Exercise objective: Copy each line of the entries that includes the word "else".

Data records
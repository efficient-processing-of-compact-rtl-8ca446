// tb_seml_part: programs a five-layer sequence into the reusable-engine part
// and runs two frames: a residual bottleneck (PW 8->16 ReLU saving its input,
// DW 16 stride 1 ReLU, PW 16->8 linear with the residual add) on an 8x8 map,
// then DW 8 stride 2 ReLU and PW 8->12 ReLU on the 4x4 result. A weight agent answers each
// weight request by writing the requested layer's weights and BN parameters
// into the right engine, as an off-chip memory with a DMA would. Every output
// pixel is compared with the layer-by-layer reference. The test also checks
// the number of weight requests and the per-engine and residual-add layer
// counters, i.e. that both engines were reused, the buffers swapped roles on
// every layer and the shortcut buffer was used.
module tb_seml_part;
  import fibha_pkg::*;
  import fibha_ref_pkg::*;
  localparam int C = 16, HM = 8, WM = 8, K = 3, L = 8, NL = 5;

  int checks = 0, failures = 0;
  logic clk = 0, rst_n = 0;
  always #5 clk = ~clk;

  logic ltab_we; logic [2:0] ltab_idx; layer_kind_e ltab_kind;
  logic [7:0] ltab_cin, ltab_cout, ltab_h, ltab_w; logic [1:0] ltab_stride; logic ltab_relu;
  logic ltab_save, ltab_add;
  logic [3:0] cfg_layers;
  logic wreq, wdone; logic [2:0] wreq_layer;
  logic wt_we, wt_dw, bn_we, bn_dw; logic [7:0] wt_row, wt_col, bn_row; act_t wt_data; bn_t bn_data;
  logic iv, ir, ov, orr, olast;
  act_t [C-1:0] id, od;
  logic [31:0] pw_layers_run, dw_layers_run, add_layers_run;

  seml_part dut (.clk, .rst_n, .ltab_we, .ltab_idx, .ltab_kind, .ltab_cin, .ltab_cout, .ltab_h,
    .ltab_w, .ltab_stride, .ltab_relu, .ltab_save, .ltab_add, .cfg_layers, .wreq, .wreq_layer, .wdone,
    .wt_we, .wt_dw, .wt_row, .wt_col, .wt_data, .bn_we, .bn_dw, .bn_row, .bn_data,
    .in_valid(iv), .in_ready(ir), .in_data(id), .out_valid(ov), .out_ready(orr), .out_data(od),
    .out_last(olast), .pw_layers_run, .dw_layers_run, .add_layers_run);

  initial begin
    repeat (300000) @(posedge clk);
    failures++;
    $display("TB_RESULT checks=%0d failures=%0d", checks, failures);
    $finish;
  end

  // layer program
  int kind[NL] = '{0, 1, 0, 1, 0};
  int lcin[NL] = '{8, 16, 16, 8, 8};
  int lcout[NL] = '{16, 16, 8, 8, 12};
  int lh[NL] = '{8, 8, 8, 8, 4};
  int ls[NL] = '{1, 1, 1, 2, 1};
  int lrelu[NL] = '{1, 1, 0, 1, 1};
  int lsave[NL] = '{1, 0, 0, 0, 0};
  int ladd[NL] = '{0, 0, 1, 0, 0};
  int Wt[NL][$], Sc[NL][$], Bi[NL][$];
  int nreq = 0;

  // weight agent
  initial begin
    wdone = 0; wt_we = 0; bn_we = 0; wt_dw = 0; bn_dw = 0; wt_row = 0; wt_col = 0; bn_row = 0;
    wt_data = 0; bn_data = '0;
    forever begin
      @(negedge clk);
      if (wreq && rst_n) begin
        int l;
        l = int'(wreq_layer);
        nreq++;
        @(posedge clk); #1;
        for (int r = 0; r < lcout[l]; r++) begin
          int ncol;
          ncol = kind[l] ? K * K : lcin[l];
          for (int c = 0; c < ncol; c++) begin
            wt_we = 1; wt_dw = kind[l][0]; wt_row = 8'(r); wt_col = 8'(c);
            wt_data = act_t'(Wt[l][r * ncol + c]);
            @(posedge clk); #1;
          end
          wt_we = 0;
          bn_we = 1; bn_dw = kind[l][0]; bn_row = 8'(r);
          bn_data.scale = scale_t'(Sc[l][r]); bn_data.bias = Bi[l][r];
          @(posedge clk); #1;
          bn_we = 0;
        end
        wdone = 1;
        @(posedge clk); #1;
        wdone = 0;
      end
    end
  end

  task automatic frame();
    int img[$], cur[$], nxt[$], saved[$];
    int h, sent, got, nout, cout_last;
    rnd_fill(img, 8 * 8 * 8, -50, 127);
    cur = img; h = 8;
    for (int l = 0; l < NL; l++) begin
      if (lsave[l]) saved = cur;
      if (kind[l] == 0) ref_conv(cur, h, h, lcin[l], Wt[l], Sc[l], Bi[l], lcout[l], 1, 1, lrelu[l][0], nxt);
      else              ref_dw(cur, h, h, lcin[l], Wt[l], Sc[l], Bi[l], K, ls[l], lrelu[l][0], nxt);
      if (kind[l] == 1) h = out_dim(h, K, ls[l]);
      if (ladd[l]) foreach (nxt[i]) nxt[i] = sat8(nxt[i] + saved[i]);
      cur = nxt;
    end
    nout = h * h; cout_last = lcout[NL-1];
    sent = 0; got = 0;
    while (got < nout) begin
      iv = (sent < 64) && ($urandom % 3 != 0);
      id = '0;
      for (int c = 0; c < 8; c++) id[c] = act_t'((sent < 64) ? img[sent * 8 + c] : 0);
      orr = ($urandom % 2 == 0);
      @(negedge clk);
      if (ov && orr) begin
        for (int c = 0; c < C; c++) begin
          int e;
          e = (c < cout_last) ? cur[got * cout_last + c] : 0;
          checks++;
          if (int'(od[c]) != e) begin
            failures++;
            $display("pix %0d ch %0d got %0d want %0d", got, c, od[c], e);
          end
        end
        checks++;
        if (olast != (got == nout - 1)) begin failures++; $display("out_last wrong"); end
        got++;
      end
      if (iv && ir) sent++;
      @(posedge clk); #1;
    end
    iv = 0;
  endtask

  initial begin
    iv = 0; orr = 0; id = '0; ltab_we = 0; ltab_idx = 0; ltab_kind = LAYER_PW; ltab_cin = 0;
    ltab_cout = 0; ltab_h = 0; ltab_w = 0; ltab_stride = 1; ltab_relu = 0; cfg_layers = NL;
    ltab_save = 0; ltab_add = 0;
    for (int l = 0; l < NL; l++) begin
      int nw;
      nw = kind[l] ? lcout[l] * K * K : lcout[l] * lcin[l];
      for (int i = 0; i < nw; i++) Wt[l].push_back(rnd(-16, 16));
      for (int i = 0; i < lcout[l]; i++) begin Sc[l].push_back(rnd(1, 8)); Bi[l].push_back(rnd(-3000, 3000)); end
    end
    repeat (3) @(posedge clk);
    #1 rst_n = 1;
    for (int l = 0; l < NL; l++) begin
      ltab_we = 1; ltab_idx = 3'(l); ltab_kind = layer_kind_e'(kind[l][0]);
      ltab_cin = 8'(lcin[l]); ltab_cout = 8'(lcout[l]); ltab_h = 8'(lh[l]); ltab_w = 8'(lh[l]);
      ltab_stride = 2'(ls[l]); ltab_relu = lrelu[l][0];
      ltab_save = lsave[l][0]; ltab_add = ladd[l][0];
      @(posedge clk); #1;
    end
    ltab_we = 0;
    frame();
    frame();
    checks += 4;
    if (nreq != 2 * NL) begin failures++; $display("weight requests %0d", nreq); end
    if (pw_layers_run != 6) begin failures++; $display("pw layers %0d", pw_layers_run); end
    if (dw_layers_run != 4) begin failures++; $display("dw layers %0d", dw_layers_run); end
    if (add_layers_run != 2) begin failures++; $display("residual layers %0d", add_layers_run); end
    $display("TB_RESULT checks=%0d failures=%0d", checks, failures);
    $finish;
  end
endmodule
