// firb: Fused Inverted Residual Bottleneck, a dedicated pipeline of three
// engines that computes one inverted residual bottleneck of a compact CNN.
//
// Structure: pointwise expansion (CIN -> CEXP) -> short FIFO -> depthwise
// KxK (CEXP channels, stride STRIDE) -> short FIFO -> pointwise projection
// (CEXP -> COUT) -> optional residual add of the block input. The engines
// pass single pixels to each other through FIFOs of FIFO_DEPTH entries, so
// the expanded feature map is never stored; only the depthwise line buffer
// (K+1 rows) and the shortcut FIFO hold data. This replaces the double
// buffers that a conventional layer pipeline places between every pair of
// engines, which is the point of the fused module.
//
// Residual: when RESIDUAL is set (it needs STRIDE == 1 and CIN == COUT) each
// input pixel is also pushed into a shortcut FIFO of SKIP_DEPTH entries and
// added, with saturation, to the projected pixel of the same position.
//
// Replication: the expansion engine, its link FIFO and the depthwise engine
// exist REP times, each copy working on CEXP/REP of the expanded channels,
// so the copies run side by side on the same pixel; the projection engine
// joins their outputs (it takes a pixel once every copy has one). Weight
// rows are global channel numbers; row / (CEXP/REP) picks the copy.
//
// Interface: valid/ready pixel streams in raster order, one frame after the
// other. Weight/BN write ports select one of the three engines with wt_eng
// (0 expansion, 1 depthwise, 2 projection); wt_row is the output channel (or
// depthwise channel), wt_col the input channel (or depthwise tap).
// Timing: the pipeline's pixel rate is set by its slowest engine.
// The engine order, the ReLU after every engine, the buffer placement and
// the stacked copies of the expansion and depthwise engines, each with its
// own small FIFO, follow the drawings of the fused module. That each copy
// owns a slice of the channels, the copy count, FIFO depths, lane counts
// and the port layout are this design's own choices.
module firb
  import fibha_pkg::*;
#(
  parameter int unsigned CIN          = 8,
  parameter int unsigned CEXP         = 16,
  parameter int unsigned COUT         = 8,
  parameter int unsigned H            = 8,
  parameter int unsigned W            = 8,
  parameter int unsigned K            = 3,
  parameter int unsigned STRIDE       = 1,
  parameter bit          RESIDUAL     = 1'b1,
  parameter bit          PROJ_RELU    = 1'b1,
  parameter int unsigned PW_PAR_IN    = 4,
  parameter int unsigned PW_PAR_OUT   = 2,
  parameter int unsigned DW_PAR       = 2,
  parameter int unsigned REP          = 2,
  parameter int unsigned FIFO_DEPTH   = 2,
  parameter int unsigned SKIP_DEPTH   = 2 * W + 8
) (
  input  logic                 clk,
  input  logic                 rst_n,
  input  logic                 wt_we,
  input  logic [1:0]           wt_eng,
  input  logic [7:0]           wt_row,
  input  logic [7:0]           wt_col,
  input  act_t                 wt_data,
  input  logic                 bn_we,
  input  logic [1:0]           bn_eng,
  input  logic [7:0]           bn_row,
  input  bn_t                  bn_data,
  input  logic                 in_valid,
  output logic                 in_ready,
  input  act_t [CIN-1:0]       in_data,
  output logic                 out_valid,
  input  logic                 out_ready,
  output act_t [COUT-1:0]      out_data,
  output logic [31:0]          skip_stalls
);
  localparam bit USE_SKIP = RESIDUAL && (STRIDE == 1) && (CIN == COUT);

  // Expansion and depthwise engines, replicated REP times. Copy r owns the
  // expanded channels r*CE_R .. r*CE_R+CE_R-1: its expansion engine computes
  // only those channels, its link FIFO carries only them, and its depthwise
  // engine (with its own line buffer slice) filters only them. All copies
  // take the same input pixel in the same cycle; the projection engine takes
  // a pixel when every copy has one ready.
  localparam int unsigned CE_R = CEXP / REP;
  localparam int unsigned RW   = (REP > 1) ? $clog2(REP) : 1;
  if (CEXP % REP != 0 || CE_R < 2) begin : g_bad_rep
    $error("firb: REP must divide CEXP into slices of at least 2 channels");
  end

  logic [REP-1:0]  e_in_ready, f2_valid_r, f2_ready_r;
  logic            all_e_ready, f2_valid, f2_ready;
  act_t [CEXP-1:0] f2_data;
  logic [RW-1:0]   wt_sel, bn_sel;
  logic [7:0]      wt_lrow, bn_lrow;

  assign all_e_ready = &e_in_ready;
  assign wt_sel  = RW'(wt_row / 8'(CE_R));
  assign wt_lrow = wt_row % 8'(CE_R);
  assign bn_sel  = RW'(bn_row / 8'(CE_R));
  assign bn_lrow = bn_row % 8'(CE_R);

  for (genvar r = 0; r < REP; r++) begin : g_rep
    logic            e_valid, e_ready, f1_valid, f1_ready, d_valid, d_ready, d_last;
    act_t [CE_R-1:0] e_data, f1_data, d_data, f2_part;
    logic            sel_w, sel_b;
    assign sel_w = (REP == 1) || (int'(wt_sel) == r);
    assign sel_b = (REP == 1) || (int'(bn_sel) == r);

    pw_engine #(.CIN_MAX(CIN), .COUT_MAX(CE_R), .PAR_IN(PW_PAR_IN), .PAR_OUT(PW_PAR_OUT)) u_expand (
      .clk, .rst_n,
      .cfg_cin($clog2(CIN+1)'(CIN)), .cfg_cout($clog2(CE_R+1)'(CE_R)), .cfg_relu(1'b1),
      .wt_we(wt_we && wt_eng == 2'd0 && sel_w), .wt_co($clog2(CE_R)'(wt_lrow)),
      .wt_ci($clog2(CIN)'(wt_col)), .wt_data,
      .bn_we(bn_we && bn_eng == 2'd0 && sel_b), .bn_co($clog2(CE_R)'(bn_lrow)), .bn_data,
      .in_valid(in_valid && in_ready), .in_ready(e_in_ready[r]), .in_data,
      .out_valid(e_valid), .out_ready(e_ready), .out_data(e_data)
    );

    stream_fifo #(.WIDTH(CE_R*DW_BITS), .DEPTH(FIFO_DEPTH)) u_fifo1 (
      .clk, .rst_n, .in_valid(e_valid), .in_ready(e_ready), .in_data(e_data),
      .out_valid(f1_valid), .out_ready(f1_ready), .out_data(f1_data)
    );

    dw_engine #(.C_MAX(CE_R), .W_MAX(W), .H_MAX(H), .K(K), .PAR(DW_PAR)) u_dw (
      .clk, .rst_n,
      .cfg_h($clog2(H+1)'(H)), .cfg_w($clog2(W+1)'(W)), .cfg_stride(2'(STRIDE)),
      .cfg_c($clog2(CE_R+1)'(CE_R)), .cfg_relu(1'b1),
      .wt_we(wt_we && wt_eng == 2'd1 && sel_w), .wt_ch($clog2(CE_R)'(wt_lrow)),
      .wt_tap($clog2(K*K)'(wt_col)), .wt_data,
      .bn_we(bn_we && bn_eng == 2'd1 && sel_b), .bn_ch($clog2(CE_R)'(bn_lrow)), .bn_data,
      .in_valid(f1_valid), .in_ready(f1_ready), .in_data(f1_data),
      .out_valid(d_valid), .out_ready(d_ready), .out_data(d_data), .out_last(d_last)
    );

    stream_fifo #(.WIDTH(CE_R*DW_BITS), .DEPTH(FIFO_DEPTH)) u_fifo2 (
      .clk, .rst_n, .in_valid(d_valid), .in_ready(d_ready), .in_data(d_data),
      .out_valid(f2_valid_r[r]), .out_ready(f2_ready_r[r]), .out_data(f2_part)
    );

    assign f2_ready_r[r] = f2_ready && f2_valid;
    for (genvar c = 0; c < CE_R; c++) begin : g_ch
      assign f2_data[r*CE_R+c] = f2_part[c];
    end

    logic unused_last;
    assign unused_last = d_last;
  end

  assign f2_valid = &f2_valid_r;

  // projection
  logic            p_valid, p_ready;
  act_t [COUT-1:0] p_data;
  pw_engine #(.CIN_MAX(CEXP), .COUT_MAX(COUT), .PAR_IN(PW_PAR_IN), .PAR_OUT(PW_PAR_OUT)) u_project (
    .clk, .rst_n,
    .cfg_cin($clog2(CEXP+1)'(CEXP)), .cfg_cout($clog2(COUT+1)'(COUT)), .cfg_relu(PROJ_RELU),
    .wt_we(wt_we && wt_eng == 2'd2), .wt_co($clog2(COUT)'(wt_row)), .wt_ci($clog2(CEXP)'(wt_col)),
    .wt_data,
    .bn_we(bn_we && bn_eng == 2'd2), .bn_co($clog2(COUT)'(bn_row)), .bn_data,
    .in_valid(f2_valid), .in_ready(f2_ready), .in_data(f2_data),
    .out_valid(p_valid), .out_ready(p_ready), .out_data(p_data)
  );

  if (USE_SKIP) begin : g_skip
    logic           s_in_ready, s_valid;
    act_t [CIN-1:0] s_data;
    stream_fifo #(.WIDTH(CIN*DW_BITS), .DEPTH(SKIP_DEPTH)) u_skip (
      .clk, .rst_n, .in_valid(in_valid && in_ready), .in_ready(s_in_ready), .in_data(in_data),
      .out_valid(s_valid), .out_ready(out_valid && out_ready), .out_data(s_data)
    );
    assign in_ready  = all_e_ready && s_in_ready;
    assign out_valid = p_valid && s_valid;
    assign p_ready   = out_ready && s_valid;
    always_comb
      for (int c = 0; c < COUT; c++)
        out_data[c] = sat8(48'(p_data[c]) + 48'(s_data[c]));
    // count cycles in which the shortcut path holds the input back
    always_ff @(posedge clk or negedge rst_n)
      if (!rst_n)                               skip_stalls <= '0;
      else if (in_valid && all_e_ready && !s_in_ready) skip_stalls <= skip_stalls + 1;
  end else begin : g_noskip
    assign in_ready    = all_e_ready;
    assign out_valid   = p_valid;
    assign p_ready     = out_ready;
    assign out_data    = p_data;
    assign skip_stalls = '0;
  end
endmodule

Exercise output:
      else              ref_dw(cur, h, h, lcin[l], Wt[l], Sc[l], Bi[l], K, ls[l], lrelu[l][0], nxt);
      else if (in_valid && all_e_ready && !s_in_ready) skip_stalls <= skip_stalls + 1;
  end else begin : g_noskip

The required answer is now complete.